→ WHAT IS BEING ASKED: Having found the line containing "assign out_total = total_r;" in the data below, reproduce that line and each one after it to the end, exactly, and include nothing else.

→ DATA:
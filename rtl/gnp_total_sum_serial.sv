// gnp_total_sum_serial: serial generic node processor, total-sum scheme,
// grouped update, operator = signed sum.
//
// The D messages of one node arrive one per cycle. They are accumulated into
// a running total and kept in a D-entry input buffer. When the D-th message
// of a group is taken, the total and the buffer move to the output stage in
// one step (the grouped update: outputs only after all inputs were sampled),
// and over the next D cycles the output stage emits s_i = s - e_i, one per
// cycle, in arrival order. Meanwhile the input stage already accumulates the
// next group, so groups may follow back to back (one group every D cycles)
// or with gaps.
// Timing: output i of a group appears D cycles after input i when groups
// are back to back; out_first marks output 0 and out_last output D-1.
// out_total carries s for the whole output group.
// clr restarts the input count (synchronous). A group completing while the
// output stage still has more than one output to go is an overrun (asserted).
// The scheme follows the serial total-sum processor of the source method;
// buffer organisation and handshake are this design's choices.
module gnp_total_sum_serial #(
  parameter int  D  = 3,
  parameter int  WI = 6,
  localparam int WO = WI + $clog2(D) + 1,
  localparam int CW = (D > 1) ? $clog2(D) : 1
) (
  input  logic                 clk,
  input  logic                 rst_n,
  input  logic                 clr,
  input  logic                 in_valid,
  input  logic signed [WI-1:0] in_e,
  output logic                 out_valid,
  output logic                 out_first,
  output logic                 out_last,
  output logic signed [WO-1:0] out_s,
  output logic signed [WO-1:0] out_total
);
  // input stage
  logic [CW-1:0]        icnt;
  logic signed [WO-1:0] acc;
  logic signed [WI-1:0] ibuf [D];
  // output stage
  logic                 obusy;
  logic [CW-1:0]        ocnt;
  logic signed [WO-1:0] total_r;
  logic signed [WI-1:0] obuf [D];

  logic group_done;
  assign group_done = in_valid && (icnt == CW'(D - 1));

  always_ff @(posedge clk or negedge rst_n) begin
    if (!rst_n) begin
      icnt <= '0;
      acc  <= '0;
      for (int i = 0; i < D; i++) ibuf[i] <= '0;
    end else if (clr) begin
      icnt <= '0;
      acc  <= '0;
    end else if (in_valid) begin
      ibuf[icnt] <= in_e;
      if (group_done) begin
        icnt <= '0;
        acc  <= '0;
      end else begin
        icnt <= icnt + 1'b1;
        acc  <= acc + WO'(in_e);
      end
    end
  end

  always_ff @(posedge clk or negedge rst_n) begin
    if (!rst_n) begin
      obusy   <= 1'b0;
      ocnt    <= '0;
      total_r <= '0;
      for (int i = 0; i < D; i++) obuf[i] <= '0;
    end else if (group_done && !clr) begin
      obusy   <= 1'b1;
      ocnt    <= '0;
      total_r <= acc + WO'(in_e);
      for (int i = 0; i < D - 1; i++) obuf[i] <= ibuf[i];
      obuf[D-1] <= in_e;
    end else if (obusy) begin
      if (ocnt == CW'(D - 1)) obusy <= 1'b0;
      ocnt <= ocnt + 1'b1;
    end
  end

  assign out_valid = obusy;
  assign out_first = obusy && (ocnt == '0);
  assign out_last  = obusy && (ocnt == CW'(D - 1));
  assign out_s     = total_r - WO'(obuf[ocnt]);
  assign out_total = total_r;

  // A new group may only take over the output stage on its last output.
  a_no_overrun: assert property (@(posedge clk) disable iff (!rst_n)
    (group_done && !clr) |-> (!obusy || ocnt == CW'(D - 1)))
    else $error("serial processor overrun");
endmodule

→ RESPONSE TO THIS TASK:
  assign out_total = total_r;

  // A new group may only take over the output stage on its last output.
  a_no_overrun: assert property (@(posedge clk) disable iff (!rst_n)
    (group_done && !clr) |-> (!obusy || ocnt == CW'(D - 1)))
    else $error("serial processor overrun");
endmodule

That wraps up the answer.